Four years ago, financial advisor Ric Edelman went out on a limb in saying everyone should hold cryptocurrencies. But how much? Low single digits was his recommendation.

In his “The Truth about Crypto” book in 2021, Edelman said as low as a 1% allocation was reasonable.

A lot has changed.

This week, Edelman said financial advisors should be recommending anywhere from 10% to 40% allocations to cryptocurrencies, and he is aware it’s quite a shift in his own thinking.

“Today I am saying 40%, that’s astonishing,” he told CNBC’s Crypto World in an interview. “No one has ever said such a thing.”

But the “why” is the more important thing.

For one, it’s because of the massive change seen in the industry, what he called “the evolution of crypto in the past four years,” he said.

Four years ago, Edelman said, we didn’t know if governments would ban bitcoin, or if the technology would be obsolete, and if consumers and institutions would adopt it.

“Today, all those questions have been resolved,” said Edelman, who heads the Digital Assets Council of Financial Advisors. “It’s radically changed and is now a mainstream asset.”

For sure, the more mainstream crypto becomes, the more it will feature across investment portfolios. Bitcoin ETFs have been taking in billions this year, among the top asset classes in ETF inflows this year, one sign of crypto’s arrival on the radar of more financial advisors and long-term investors.

The other big shift Edelman sees longer-term, and just as important to his view of crypto allocation, is the end of the traditional 60/40 model of long-term investing, with 60% in stocks and 40% in bonds, which Edelman says is obsolete due to increased longevity, and life expectancy in the U.S., that has risen from 47 in the 1900s to 85 today, and is projected to potentially reach as high as 100 over the next 30 years if technological advances related to medicine proceed. 

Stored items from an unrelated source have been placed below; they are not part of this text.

// tb_video_zoom_top: end-to-end test of the whole design at its default
// (PAL) size.
//
// Video side: a BT.656 stream at 27 MHz carries one full interlaced PAL
// frame (2 fields x 288 active lines x 720 pixels, 1728 words per line)
// of a test picture made of flat colour blocks with a noisy strip on the
// right. Every pixel that leaves the frame-store write port (100 MHz) is
// compared with the conversion equations applied to the generated Y/Cr/Cb
// (one LSB tolerance), at its weave position; all 576 frame lines must
// arrive exactly once. One timing code is sent with a wrong protection
// bit. Then a short extra field is sent with the write port held off, so
// the double line buffer overflows and drops lines.
// Zoom side, in parallel: a 480 x 384 region of interest is streamed into
// the zoom-in core and the 720 x 576 result is compared with a reference
// model; the output is stalled at random.
// Each mechanism is counted and must occur: gated and open converter
// clock cycles, write-port back-pressure, line-buffer overflow, protection
// error, new frame, zoom input and output stalls and the three zoom line
// kinds.
module tb_video_zoom_top;
  import vz_pkg::*;

  localparam int ACT_PIX = 720, FIELD_LINES = 288, HBLANK = 280;
  localparam int ZW = 480, ZH = 384, ZOW = 720;

  logic clk_vid = 1'b0, clk_sys = 1'b0;
  logic rst_vid, rst_sys;
  logic [9:0] vid_data;
  logic vid_trs_err, vid_field, vid_vblank, vid_new_line, vid_new_field, vid_new_frame;
  logic conv_clk_en, lb_overflow;
  logic mem_wr_valid, mem_wr_ready, mem_wr_last;
  rgb_t mem_wr_data;
  logic [9:0] mem_wr_x, mem_wr_line;
  logic zin_valid, zin_ready, zout_valid, zout_ready, zout_eol;
  rgb_t zin_data, zout_data;
  logic [1:0] zout_kind;

  video_zoom_top dut (.*);

  always #18.518 clk_vid = ~clk_vid;   // 27 MHz
  always #5      clk_sys = ~clk_sys;   // 100 MHz

  int checks = 0, failures = 0;

  initial begin
    #120ms;
    failures++;
    $display("watchdog expired");
    $display("TB_RESULT checks=%0d failures=%0d", checks, failures);
    $finish;
  end

  task automatic fail(input string msg);
    failures++;
    if (failures < 20) $display("FAIL %s", msg);
  endtask

  // ---------------- test picture ----------------
  function automatic int hash(input int a, input int b);
    int h;
    h = a * 73856093 ^ b * 19349663;
    h = h ^ (h >>> 13);
    return h & 32'h7fff_ffff;
  endfunction

  // Y, Cr, Cb of pixel x of field line l; chroma is shared by pixel pairs
  function automatic void picture(input int fld, input int l, input int x,
                                  output int y, output int cr, output int cb);
    int blk, cx;
    cx  = x & ~1;
    blk = ((cx >> 5) + (l >> 4) + fld) % 8;
    if (x >= 640) begin
      y  = 64 + hash(x, l + 1000 * fld) % 877;
      cb = 64 + hash(cx, l) % 897;
      cr = 64 + hash(cx + 7, l) % 897;
    end else begin
      y  = 100 + blk * 100;
      cb = 512 + (blk - 4) * 90;
      cr = 512 - (blk - 4) * 70;
    end
  endfunction

  function automatic int ref_chan(input real v);
    int i;
    i = $rtoi(v + 0.5 + 1000.0) - 1000;
    if (i < 0) i = 0;
    if (i > 255) i = 255;
    return i;
  endfunction

  function automatic logic close(input logic [7:0] got, input int exp);
    return int'(got) <= exp + 1 && int'(got) >= exp - 1;
  endfunction

  // ---------------- BT.656 source ----------------
  function automatic logic [9:0] xy(input logic ff, input logic vv, input logic hh);
    return {1'b1, ff, vv, hh, vv ^ hh, ff ^ hh, ff ^ vv, ff ^ vv ^ hh, 2'b00};
  endfunction

  task automatic put(input logic [9:0] w);
    vid_data = w;
    @(negedge clk_vid);
  endtask

  task automatic code(input logic ff, input logic vv, input logic hh, input logic corrupt);
    put(10'h3FF); put(10'h000); put(10'h000);
    put(xy(ff, vv, hh) ^ (corrupt ? 10'h008 : 10'h000));
  endtask

  task automatic bt656_line(input int fld, input logic vv, input int l, input logic corrupt);
    code(fld[0], vv, 1'b1, 1'b0);
    for (int i = 0; i < HBLANK; i++) put(i[0] ? 10'h040 : 10'h200);
    code(fld[0], vv, 1'b0, corrupt);
    for (int x = 0; x < ACT_PIX; x += 2) begin
      int y0, y1, cr, cb;
      if (vv) begin
        put(10'h200); put(10'h040); put(10'h200); put(10'h040);
      end else begin
        picture(fld, l, x, y0, cr, cb);
        picture(fld, l, x + 1, y1, cr, cb);
        put(10'(cb)); put(10'(y0)); put(10'(cr)); put(10'(y1));
      end
    end
  endtask

  task automatic bt656_field(input int fld, input int lines, input logic corrupt_one);
    for (int i = 0; i < 4; i++) bt656_line(fld, 1'b1, 0, 1'b0);
    for (int l = 0; l < lines; l++) bt656_line(fld, 1'b0, l, corrupt_one && l == 100);
    for (int i = 0; i < 2; i++) bt656_line(fld, 1'b1, 0, 1'b0);
  endtask

  // ---------------- write-port monitor ----------------
  logic     got_line [576];
  int       lines_got = 0, px_got = 0;
  int       exp_x = 0;
  logic     phase2 = 1'b0;
  logic     hold_off = 1'b0;
  int       n_wr_stall = 0, n_overflow = 0, n_trs_err = 0, n_new_frame = 0;
  int       n_gate_open = 0, n_gate_shut = 0;
  int       phase2_lines = 0;

  always @(negedge clk_sys) mem_wr_ready = !hold_off && ($urandom % 100 < 85);

  always @(posedge clk_sys) if (!rst_sys) begin
    if (mem_wr_valid && !mem_wr_ready) n_wr_stall++;
    if (mem_wr_valid && mem_wr_ready) begin
      int fl, fld, l, x, y, cr, cb;
      real yf, crf, cbf;
      fl = int'(mem_wr_line); x = int'(mem_wr_x);
      fld = fl & 1; l = fl >> 1;
      checks++;
      if (x != exp_x) fail($sformatf("column %0d, expected %0d (line %0d)", x, exp_x, fl));
      if (mem_wr_last !== (x == ACT_PIX - 1)) fail("last flag");
      picture(fld, l, x, y, cr, cb);
      yf = real'(y) / 4.0 - 16.0; crf = real'(cr) / 4.0 - 128.0; cbf = real'(cb) / 4.0 - 128.0;
      if (!close(mem_wr_data.r, ref_chan(1.164 * yf + 1.596 * crf)) ||
          !close(mem_wr_data.g, ref_chan(1.164 * yf - 0.813 * crf - 0.391 * cbf)) ||
          !close(mem_wr_data.b, ref_chan(1.164 * yf + 2.018 * cbf)))
        fail($sformatf("pixel line %0d x %0d = %h", fl, x, mem_wr_data));
      px_got++;
      exp_x = (x == ACT_PIX - 1) ? 0 : x + 1;
      if (mem_wr_last) begin
        if (phase2) phase2_lines++;
        else begin
          if (got_line[fl]) fail($sformatf("frame line %0d twice", fl));
          got_line[fl] = 1'b1;
          lines_got++;
        end
      end
    end
  end

  always @(posedge clk_vid) if (!rst_vid) begin
    if (lb_overflow)   n_overflow++;
    if (vid_trs_err)   n_trs_err++;
    if (vid_new_frame) n_new_frame++;
    if (conv_clk_en) n_gate_open++; else n_gate_shut++;
  end

  // ---------------- zoom-in ----------------
  function automatic rgb_t zsrc(input int x, input int y);
    return rgb_t'({8'(x * 3 + y), 8'(x ^ (y * 5)), 8'(x + y * 7)});
  endfunction

  function automatic rgb_t mean2(input rgb_t a, input rgb_t b);
    rgb_t m;
    m.r = 8'((int'(a.r) + int'(b.r) + 1) / 2);
    m.g = 8'((int'(a.g) + int'(b.g) + 1) / 2);
    m.b = 8'((int'(a.b) + int'(b.b) + 1) / 2);
    return m;
  endfunction

  function automatic rgb_t widened(input int ox, input int y);
    case (ox % 3)
      0:       return zsrc(2 * (ox / 3), y);
      2:       return zsrc(2 * (ox / 3) + 1, y);
      default: return mean2(zsrc(2 * (ox / 3), y), zsrc(2 * (ox / 3) + 1, y));
    endcase
  endfunction

  int  zin_idx = 0, zout_idx = 0;
  int  n_zin_stall = 0, n_zout_stall = 0;
  int  n_kind [3] = '{0, 0, 0};
  logic zoom_on = 1'b0;

  always @(posedge clk_sys) begin
    int idx;
    idx = zin_idx;
    if (zin_valid && zin_ready) idx++;
    if (zin_valid && !zin_ready) n_zin_stall++;
    zin_idx <= idx;
    if (zoom_on && idx < ZW * ZH && ($urandom % 100 < 90)) begin
      zin_valid <= 1'b1;
      zin_data  <= zsrc(idx % ZW, idx / ZW);
    end else begin
      zin_valid <= 1'b0;
    end
  end

  always @(negedge clk_sys) zout_ready = ($urandom % 100 < 80);

  always @(posedge clk_sys) if (!rst_sys) begin
    if (zout_valid && !zout_ready) n_zout_stall++;
    if (zout_valid && zout_ready) begin
      int pair, k, ox;
      rgb_t e;
      pair = zout_idx / (3 * ZOW);
      k    = (zout_idx / ZOW) % 3;
      ox   = zout_idx % ZOW;
      e = (k == 0) ? widened(ox, 2 * pair) :
          (k == 2) ? widened(ox, 2 * pair + 1) :
                     mean2(widened(ox, 2 * pair), widened(ox, 2 * pair + 1));
      checks++;
      if (zout_data !== e || int'(zout_kind) !== k || zout_eol !== (ox == ZOW - 1))
        fail($sformatf("zoom pixel %0d: %h kind %0d, exp %h kind %0d", zout_idx, zout_data, zout_kind, e, k));
      n_kind[k]++;
      zout_idx++;
    end
  end

  // ---------------- sequence ----------------
  initial begin
    rst_vid = 1'b1; rst_sys = 1'b1; vid_data = 10'h200;
    zin_valid = 1'b0; zin_data = '0;
    foreach (got_line[i]) got_line[i] = 1'b0;
    repeat (4) @(negedge clk_vid);
    rst_vid = 1'b0;
    @(negedge clk_sys);
    rst_sys = 1'b0;
    zoom_on = 1'b1;
    // one full frame: field 0 then field 1
    bt656_field(0, FIELD_LINES, 1'b1);
    bt656_field(1, FIELD_LINES, 1'b0);
    repeat (100) @(negedge clk_vid);
    checks++;
    if (lines_got != 576 || px_got != 576 * ACT_PIX)
      fail($sformatf("frame: %0d lines, %0d pixels", lines_got, px_got));
    checks++;
    if (n_overflow != 0) fail("overflow while the write port kept up");
    // extra short field with the write port held off
    phase2 = 1'b1;
    hold_off = 1'b1;
    bt656_field(0, 6, 1'b0);
    hold_off = 1'b0;
    repeat (3000) @(negedge clk_vid);
    checks++;
    if (n_overflow != 4 || phase2_lines != 2)
      fail($sformatf("overflow test: %0d overflows, %0d lines kept", n_overflow, phase2_lines));
    // zoom completion
    while (zout_idx < ZOW * ZH * 3 / 2) @(negedge clk_sys);
    checks++;
    if (zin_idx != ZW * ZH) fail("zoom input not consumed");
    // mechanisms
    $display("converter clock: %0d cycles open, %0d shut (%0.1f %% of video clocks gated off)",
             n_gate_open, n_gate_shut, 100.0 * real'(n_gate_shut) / real'(n_gate_open + n_gate_shut));
    $display("write-port stalls %0d, line-buffer overflows %0d, protection errors %0d, new frames %0d",
             n_wr_stall, n_overflow, n_trs_err, n_new_frame);
    $display("zoom: input stalls %0d, output stalls %0d, lines n/new/n+1 pixels %0d/%0d/%0d",
             n_zin_stall, n_zout_stall, n_kind[0], n_kind[1], n_kind[2]);
    checks++; if (n_gate_open == 0 || n_gate_shut == 0) fail("clock gate never open or never shut");
    checks++; if (n_wr_stall == 0) fail("no write-port back-pressure");
    checks++; if (n_trs_err != 1) fail("protection error not seen once");
    checks++; if (n_new_frame != 2) fail("new_frame count");
    checks++; if (n_zin_stall == 0 || n_zout_stall == 0) fail("zoom stalls missing");
    checks++; if (n_kind[0] == 0 || n_kind[1] == 0 || n_kind[2] == 0) fail("zoom line kinds missing");
    $display("TB_RESULT checks=%0d failures=%0d", checks, failures);
    $finish;
  end
endmodule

“If you’re a financial advisor and you had a 30-year-old client who was saving for their long-term future, you would tell them to put 100% of their money in stocks, because they have 50 years to go,” said Edelman. “Today’s 60-year-old is kind of like yesterday’s 30-year-old,” he added.

“You need to get better returns than you can get from bonds and you need to hold equities longer than ever before,” Edelman said. And as that allocation model shifts away from the classic 40% bond allocation, he said crypto needs to play a much bigger role in investing.

“Bitcoin prices don’t move in sync with stocks or bonds or gold or oil or commodities,” Edelman said. 

He added that investors are starting to recognize it as a “wonderful way to improve modern portfolio theory statistics. “The crypto asset class offers the opportunity for higher returns that you’re likely to get in virtually any other asset class,” Edelman said.

Some analysts predict bitcoin will hit $150,000-$250,000 by the end of this year and $500,000 by the end of this decade. Edelman said, “That’s a conservative estimate compared to what others are saying.” 

In other crypto news of note on Friday:

Crypto hacks hit a new record in the first half of the year.  According to TRM Labs, bad actors raked in over $2.1 billion in at least 75 different hacks and exploits, setting a new record. Attacks on crypto infrastructure, like stealing private keys and seed phrases or compromises of front-end software, accounted for over 80% of the funds stolen in 2025’s first half. 

Trump housing advisor tells CNBC about crypto mortgage plan. Bill Pulte, the director of the Federal Housing Finance Agency, joined CNBC’s “Money Movers” on Friday to discuss the plan he released this week to have Fannie Mae and Freddie Mac count crypto as a federal mortgage asset.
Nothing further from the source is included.